Halloween Kills picks up the moment 2018’s Halloween left off: Deputy Frank Hawkins (Will Patton) is bleeding out from a neck wound, Michael Myers is trapped in a burning basement, and the Strode women (Jamie Lee Curtis, Judy Greer, Andy Matichak) are on their way to the hospital in the back of a pickup truck – with Curtis’ Laurie trying very hard to keep her guts from spilling out.
If Halloween (2018) was about exploring Laurie’s PTSD and the Strode family’s intergenerational wounds, then Halloween Kills is about the town of Haddonfield and unpacking its citizens’ collective trauma. To do this, the film checks in with characters from the original film, including Tommy Doyle (Anthony Michael Hall, the de facto co-lead opposite Greer’s Karen Strode) and Lonnie Elam (Robert Longstreet).
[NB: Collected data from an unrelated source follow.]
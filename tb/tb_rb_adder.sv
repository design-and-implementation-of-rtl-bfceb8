// tb_rb_adder: adds random redundant binary numbers (each digit any of the
// four (+,-) codes) and checks that the value of the sum, zp - zm, equals
// (xp - xm) + (yp - ym) modulo 2^64, and that no sum digit is coded (1,1).
// Also walks every digit-pair combination at one position with every
// combination of the position below.
module tb_rb_adder;
  localparam int unsigned W = 64;

  logic [W-1:0] xp, xm, yp, ym, zp, zm;
  int checks = 0, failures = 0;

  rb_adder #(.W(W)) dut (.xp(xp), .xm(xm), .yp(yp), .ym(ym), .zp(zp), .zm(zm));

  task automatic check_now();
    logic [W-1:0] expv;
    #1;
    expv = (xp - xm) + (yp - ym);
    checks++;
    if ((zp - zm) !== expv || (zp & zm) != '0) begin
      failures++;
      if (failures < 10) $display("FAIL x=%h/%h y=%h/%h z=%h/%h exp=%h", xp, xm, yp, ym, zp, zm, expv);
    end
  endtask

  initial begin
    #1000000;
    failures++;
    $display("watchdog expired");
    $display("TB_RESULT checks=%0d failures=%0d", checks, failures);
    $finish;
  end

  initial begin
    for (int c = 0; c < 256; c++) begin
      xp = '0; xm = '0; yp = '0; ym = '0;
      {xp[5], xm[5], yp[5], ym[5], xp[4], xm[4], yp[4], ym[4]} = 8'(c);
      check_now();
    end
    for (int k = 0; k < 5000; k++) begin
      xp = {$urandom, $urandom};
      xm = {$urandom, $urandom};
      yp = {$urandom, $urandom};
      ym = {$urandom, $urandom};
      check_now();
    end
    $display("TB_RESULT checks=%0d failures=%0d", checks, failures);
    $finish;
  end
endmodule
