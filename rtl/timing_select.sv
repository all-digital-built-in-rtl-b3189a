// timing_select -- timing select module (TSM): picks one tap of the TGM chain.
//
// A plain (STAGES+1)-input multiplexer: y = taps[sel]. Indices above STAGES
// select the last tap. Purely combinational; its own delay is what the delay
// match module on the neighbour-wire path balances.
module timing_select #(
  parameter int unsigned STAGES = 48,
  localparam int unsigned SEL_W = $clog2(STAGES + 1)
) (
  input  logic [STAGES:0]  taps,
  input  logic [SEL_W-1:0] sel,
  output logic             y
);
  timeunit 1ps;
  timeprecision 1ps;

  always_comb begin
    if (32'(sel) > STAGES) y = taps[STAGES];
    else                   y = taps[sel];
  end
endmodule
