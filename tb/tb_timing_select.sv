// tb_timing_select -- checks the TSM multiplexer for every select value,
// including out-of-range ones, with random tap patterns.
module tb_timing_select;
  timeunit 1ps;
  timeprecision 1ps;
  localparam int unsigned STAGES = 48;
  localparam int unsigned SEL_W  = $clog2(STAGES + 1);
  logic [STAGES:0]  taps;
  logic [SEL_W-1:0] sel;
  logic             y;
  int checks = 0, failures = 0;

  timing_select dut (.taps, .sel, .y);

  initial begin
    #1000000;
    failures++;
    $display("TB_RESULT checks=%0d failures=%0d", checks, failures);
    $finish;
  end

  initial begin
    for (int rep = 0; rep < 20; rep++) begin
      taps = {$urandom, $urandom};
      for (int s = 0; s < (1 << SEL_W); s++) begin
        logic exp;
        sel = SEL_W'(s);
        #10;
        exp = (s > STAGES) ? taps[STAGES] : taps[s];
        checks++;
        if (y !== exp) begin
          failures++;
          $display("FAIL sel=%0d y=%b exp=%b", s, y, exp);
        end
      end
    end
    $display("TB_RESULT checks=%0d failures=%0d", checks, failures);
    $finish;
  end
endmodule
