// delay_meas_module -- all-digital delay measurement module.
//
// The phase detector (PD) is an exclusive-OR of the reference wave sig_a and
// the returned wave sig_b; its output is high for the time by which sig_b
// lags sig_a, twice per period. The phase difference counter samples it
// N_SAMPLES times with clk, which must be asynchronous to the waves, and
// returns k. For a test wave of period T the delay is d = k * T / (2 * n)
// (valid for d below T/2). The method needs no filter or converter: only the
// XOR gate and a counter.
//
// Timing: start is a one-cycle pulse; done rises N_SAMPLES clock edges after
// the edge that saw it (see phase_diff_counter).
module delay_meas_module #(
  parameter int unsigned N_SAMPLES = 4096,
  localparam int unsigned CNT_W    = $clog2(N_SAMPLES + 1)
) (
  input  logic             clk,
  input  logic             rst_n,
  input  logic             sig_a,
  input  logic             sig_b,
  input  logic             start,
  output logic             busy,
  output logic             done,
  output logic [CNT_W-1:0] count
);
  timeunit 1ps;
  timeprecision 1ps;

  logic pd;

  assign pd = sig_a ^ sig_b;  // phase detector

  phase_diff_counter #(.N_SAMPLES(N_SAMPLES)) u_pdc (
    .clk, .rst_n, .count_in(pd), .start, .busy, .done, .count
  );
endmodule
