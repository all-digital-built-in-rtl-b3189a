// tb_delay_meas_module -- measures known delays between two square waves.
//
// sig_a is a 20 ns square wave, sig_b the same wave delayed by d. The sampling
// clock has a 3.001 ns period plus up to +-50 ps of random jitter per half
// cycle, so the samples fall at effectively random phases of the wave. The
// expected count is k = N * 2d / T; the check allows 1% of N (100 ps).
module tb_delay_meas_module;
  timeunit 1ps;
  timeprecision 1ps;
  localparam int unsigned N      = 4096;
  localparam int unsigned CNT_W  = $clog2(N + 1);
  localparam int          T_PS   = 20000;
  logic             clk = 1'b0, rst_n = 1'b0, start = 1'b0;
  logic             sig_a = 1'b0, sig_b;
  logic             busy, done;
  logic [CNT_W-1:0] count;
  int               d_ps = 0;
  int checks = 0, failures = 0;

  delay_meas_module dut (.*);

  always #(1500 + $urandom_range(0, 100) - 50) clk = !clk;
  always #(T_PS / 2) sig_a = !sig_a;
  always @(sig_a) sig_b <= #(d_ps) sig_a;

  initial begin
    #2000000000;
    failures++;
    $display("TB_RESULT checks=%0d failures=%0d", checks, failures);
    $finish;
  end

  task automatic measure(input int d, input int tol_ps);
    real meas;
    d_ps = d;
    #(3 * T_PS);
    @(negedge clk) start = 1'b1;
    @(negedge clk) start = 1'b0;
    wait (done);
    meas = real'(count) * T_PS / (2.0 * N);
    checks++;
    if (meas < d - tol_ps || meas > d + tol_ps) begin
      failures++;
      $display("FAIL d=%0d ps measured %0.1f ps (k=%0d)", d, meas, count);
    end else $display("d=%0d ps measured %0.1f ps", d, meas);
  endtask

  initial begin
    sig_b = 1'b0;
    repeat (3) @(negedge clk);
    rst_n = 1'b1;
    measure(0, 100);
    measure(1900, 100);
    measure(2700, 100);
    measure(3900, 100);
    measure(7300, 100);
    $display("TB_RESULT checks=%0d failures=%0d", checks, failures);
    $finish;
  end
endmodule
Other characters even see the same actor who embodied the role more than 40 years ago return, such as Kyle Richards’ Lindsey, Nancy Stephens‘ nurse Marion, and Charles Cyphers’ Leigh Brackett.
Though the intent is to look at the broader impact Myers’ actions have had, the re-introduction of so many characters can’t help but feel like narrative padding, cool Easter Eggs to make up for the fact that Curtis spends most of the film bed-bound and with very little to do – though hey, Laurie Strode is a grandmother who has just survived multiple stab wounds. As much as it pains us to admit, she’s earned a break.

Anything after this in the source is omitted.